For custom training loops or embedding in C++ applications:

```cpp
onnxruntime::training::TrainingSession session(opts, env);
session.LoadModel("model_fp32.onnx");

// Configure
onnxruntime::training::TrainingConfiguration::MixedPrecisionConfiguration mp_cfg;
mp_cfg.use_mixed_precision_initializers = true;
mp_cfg.mixed_precision_type = onnxruntime::training::MixedPrecisionDataType::FP16;
mp_cfg.layernorm_stash_as_fp32 = true;

// Enable
std::unordered_map<std::string, onnxruntime::NodeArg*> fp32_to_mp;
session.EnableMixedPrecision(trainable_weights, mp_cfg, fp32_to_mp);

```

## Summary

- **Graph-level transformation** handles all precision conversion at session initialization, eliminating runtime overhead.
- **MixedPrecisionConfiguration** controls initializer creation, dtype selection (FP16/BF16), and LayerNorm stability.
- **Two-stage transformer** in `mixed_precision_transformer.cc` inserts casts and isolates FP32-only sub-graphs for loss and dropout operations.
- **Consumer re-wiring** ensures each node receives the correct precision without redundant conversions.
- **Automatic loss scaling** prevents FP16 gradient underflow through integration with the Python loss scaler.

## Frequently Asked Questions

### What is mixed precision training in ONNX Runtime?

Mixed precision training in ONNX Runtime is a compile-time graph transformation that converts select FP32 operations to FP16 or BF16 to leverage Tensor Cores and reduce memory bandwidth. According to the `microsoft/onnxruntime` source code, this is implemented as a deterministic rewrite pass that inserts cast nodes and manages FP32-only sub-graphs before training begins.

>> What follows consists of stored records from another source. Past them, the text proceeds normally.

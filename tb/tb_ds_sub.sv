// tb_ds_sub: self-checking testbench for the digit-serial subtracter.
//
// Random words of W = D*L bits are split into digits and fed least
// significant digit first, `init` high on the last digit. The output digits
// are reassembled and compared with (a - b) mod 2^W. Several digit sizes are
// covered by one instance per size.
module tb_ds_sub;
  localparam int L = 8;
  int checks = 0, failures = 0;
  logic clk = 0, rst_n = 0;
  always #5 clk = ~clk;

  initial begin
    repeat (20000) @(posedge clk);
    failures++;
    $display("watchdog expired");
    $display("TB_RESULT checks=%0d failures=%0d", checks, failures);
    $finish;
  end

  logic done1, done3, done4;

  tb_add_run #(.D(1), .L(L), .SUB(1)) r1 (.clk, .rst_n, .checks_o(), .fails_o(), .done(done1));
  tb_add_run #(.D(3), .L(L), .SUB(1)) r3 (.clk, .rst_n, .checks_o(), .fails_o(), .done(done3));
  tb_add_run #(.D(4), .L(L), .SUB(1)) r4 (.clk, .rst_n, .checks_o(), .fails_o(), .done(done4));

  initial begin
    repeat (3) @(posedge clk);
    rst_n = 1;
    wait (done1 && done3 && done4);
    checks   = r1.checks + r3.checks + r4.checks;
    failures += r1.fails + r3.fails + r4.fails;
    $display("TB_RESULT checks=%0d failures=%0d", checks, failures);
    $finish;
  end
endmodule
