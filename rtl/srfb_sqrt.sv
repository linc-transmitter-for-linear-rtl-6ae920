// srfb_sqrt: pipelined square-root function block.
//
// Computes root = floor(sqrt(rad * 2^(2*OUT_W - IN_W))): the IN_W-bit radicand
// is extended with fraction bits so that the root has OUT_W bits, two fewer
// than the input for the default 14-bit in / 12-bit out. The root is found one
// bit per stage, MSB first, by the restoring (digit-by-digit) method: each
// stage shifts the next two radicand bits into the partial remainder,
// subtracts the trial value (root*4 + 1), and keeps the difference and sets
// the root bit when it is not negative. Every stage ends in a register, so the
// block accepts one radicand per clock cycle and `root` appears OUT_W cycles
// after `rad` (12 by default). The radicand bits not yet used travel down the
// pipeline with the partial results. The structure (one subtractor and one
// register stage per root bit) follows the original block; the radicand
// extension is how this implementation reaches the W-2 output width.
module srfb_sqrt
  import linc_pkg::*;
#(
  parameter int unsigned IN_W  = SQRT_IN_W,
  parameter int unsigned OUT_W = SQRT_OUT_W
) (
  input  logic             clk,
  input  logic [IN_W-1:0]  rad,
  output logic [OUT_W-1:0] root
);

  localparam int unsigned RAD_W = 2 * OUT_W;

  initial assert (RAD_W >= IN_W) else $error("OUT_W must be at least IN_W/2");

  logic [RAD_W-1:0] rad_s  [OUT_W+1];  // radicand, consumed from the top
  logic [OUT_W+1:0] rem_s  [OUT_W+1];  // partial remainder
  logic [OUT_W-1:0] root_s [OUT_W+1];  // root bits found so far

  assign rad_s[0]  = RAD_W'(rad) << (RAD_W - IN_W);
  assign rem_s[0]  = '0;
  assign root_s[0] = '0;

  for (genvar s = 0; s < int'(OUT_W); s++) begin : g_stage
    logic [OUT_W+1:0] cur, trial;
    logic             ge;

    always_comb begin
      cur   = {rem_s[s][OUT_W-1:0], rad_s[s][RAD_W-1 -: 2]};
      trial = {root_s[s], 2'b01};
      ge    = (cur >= trial);
    end

    always_ff @(posedge clk) begin
      rad_s[s+1]  <= rad_s[s] << 2;
      rem_s[s+1]  <= ge ? cur - trial : cur;
      root_s[s+1] <= {root_s[s][OUT_W-2:0], ge};
    end
  end

  assign root = root_s[OUT_W];

endmodule
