// tb_srfb_sqrt: streams corner and random 14-bit radicands through the
// square-root block, one per cycle, and checks that each 12-bit root r
// satisfies r^2 <= rad * 2^10 < (r+1)^2, twelve cycles after its input.
// A second instance at 12-bit input / 10-bit root (root = floor(sqrt(rad *
// 2^8)), ten cycles) runs on the same stream to check the parameterization.
module tb_srfb_sqrt;
  localparam int LAT = 12;
  logic clk = 0;
  logic [13:0] rad;
  logic [11:0] root;
  int checks = 0, failures = 0;
  int hr [0:4095];

  always #5 clk = ~clk;

  srfb_sqrt dut (.clk, .rad, .root);

  logic [11:0] rad12;
  logic [9:0]  root10;
  srfb_sqrt #(.IN_W(12), .OUT_W(10)) dut12 (.clk, .rad(rad12), .root(root10));

  initial begin
    repeat (50000) @(posedge clk);
    failures++;
    $display("watchdog expired");
    $display("TB_RESULT checks=%0d failures=%0d", checks, failures);
    $finish;
  end

  initial begin
    rad = '0;
    rad12 = '0;
    for (int n = 0; n < 2000 + LAT; n++) begin
      @(negedge clk);
      if (n >= LAT) begin
        longint v, r;
        v = longint'(hr[n-LAT]) * 1024;
        r = longint'(root);
        checks++;
        if (!(r * r <= v && (r + 1) * (r + 1) > v)) begin
          failures++;
          $display("rad=%0d root=%0d", hr[n-LAT], root);
        end
      end
      if (n >= 10) begin
        longint v, r;
        v = longint'(hr[n-10][11:0]) * 256;
        r = longint'(root10);
        checks++;
        if (!(r * r <= v && (r + 1) * (r + 1) > v)) begin
          failures++;
          $display("12-bit rad=%0d root=%0d", hr[n-10][11:0], root10);
        end
      end
      case (n)
        0: hr[n] = 0;
        1: hr[n] = 16383;
        2: hr[n] = 1;
        3: hr[n] = 4096;
        4: hr[n] = 4095;
        default: hr[n] = int'($urandom_range(16383));
      endcase
      rad = 14'(hr[n]);
      rad12 = hr[n][11:0];
    end
    $display("TB_RESULT checks=%0d failures=%0d", checks, failures);
    $finish;
  end
endmodule
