// srfb_sr_part: SR_Part = sqrt(1/x - 1), x = I^2 + Q^2, by division and a
// square-root function block (method 2).
//
// The 8 most significant fraction bits of x (d, x ~ d/256) divide the
// constant 1024, which stands for one: the 10-bit quotient q = 1024/d is then
// 1/x with two fraction bits, and the divider also returns an 8-bit
// remainder (4 cycles). In the next stage one is subtracted from the quotient
// (4 in its units) and the 14-bit square-root input is packed as
//   rad[13:4] = q - 4,  rad[3:0] = remainder[7:4]
// i.e. 1/x - 1 with six fraction bits, the last four taken from the top of the
// remainder as in the original design. The pipelined square root turns it
// into a 12-bit SR_Part with 4 integer and 8 fraction bits (12 cycles).
// Samples with x >= 1 (beyond the full scale r_max) give SR_Part = 0: the
// clipping flag travels alongside the pipeline in a delay line. Latency from
// `pow` to `sr` is LATENCY = 17 cycles; one result per clock cycle.
// The divider/square-root split, word lengths, divider latency and the
// packing follow the original design; the binary point placement, the
// clipping and the stage count of the square root are this implementation's.
// Only bits [23:14] of `pow` and the top four remainder bits are used; the
// lower bits are dropped by design, which lint reports as unused.
module srfb_sr_part
  import linc_pkg::*;
#(
  parameter int unsigned POW_BITS = POW_W,
  parameter int unsigned POW_FR   = POW_FRAC
) (
  input  logic                  clk,
  input  logic                  rst_n,
  input  logic [POW_BITS-1:0]   pow,
  output logic [SQRT_OUT_W-1:0] sr
);

  localparam int unsigned LATENCY = DIV_LATENCY + 1 + SQRT_OUT_W;
  // The numerator's "one" expressed in quotient units.
  localparam logic [DIV_Q_W-1:0] Q_ONE = DIV_Q_W'(DIV_NUM >> DIV_DEN_W);

  logic [DIV_DEN_W-1:0]  den;
  logic                  over;
  logic [DIV_Q_W-1:0]    quot;
  logic [DIV_DEN_W-1:0]  rem;
  logic [SQRT_IN_W-1:0]  rad_q;
  logic [SQRT_OUT_W-1:0] root;
  logic                  over_d;

  assign den  = pow[POW_FR-1 -: DIV_DEN_W];
  assign over = (pow[POW_BITS-1:POW_FR] != '0);

  pipe_divider #(
    .NUM(DIV_NUM), .DEN_W(DIV_DEN_W), .Q_W(DIV_Q_W), .LATENCY(DIV_LATENCY)
  ) u_div (
    .clk, .den, .quot, .rem
  );

  // The quotient is at least 4 (d <= 255), so q - 4 never goes negative.
  always_ff @(posedge clk) rad_q <= {quot - Q_ONE, rem[DIV_DEN_W-1 -: SQRT_IN_W - DIV_Q_W]};

  srfb_sqrt #(.IN_W(SQRT_IN_W), .OUT_W(SQRT_OUT_W)) u_sqrt (
    .clk, .rad(rad_q), .root
  );

  delay_line #(.WIDTH(1), .DEPTH(LATENCY)) u_over_dly (
    .clk, .rst_n, .d(over), .q(over_d)
  );

  assign sr = over_d ? '0 : root;

endmodule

### Which data types does ONNX Runtime mixed precision support?

The system supports **FP16** (half-precision floating point) and **BF16** (bfloat16) through the `mixed_precision_type` enum in `MixedPrecisionConfiguration`. FP16 offers maximum memory savings but requires loss scaling, while BF16 provides a wider range with less numerical instability for deep transformer models.

### When should I use `layernorm_stash_as_fp32`?

Set this flag to `True` when training transformer architectures or any model where LayerNorm operations are critical to stability. Keeping LayerNorm parameters in FP32 prevents variance computation underflow and maintains gradient flow through residual connections, which is the default recommended configuration for BERT and GPT-style models.

### How does ONNX Runtime handle loss scaling?

For FP16 training, the transformer automatically inserts a `loss_scale` input node that multiplies the loss before backpropagation. The Python `LossScaler` class monitors gradient overflow; if gradients become infinite, it skips the optimizer step and reduces the scale factor. This logic is integrated into the graph during the `EnableMixedPrecision` call in the C++ backend.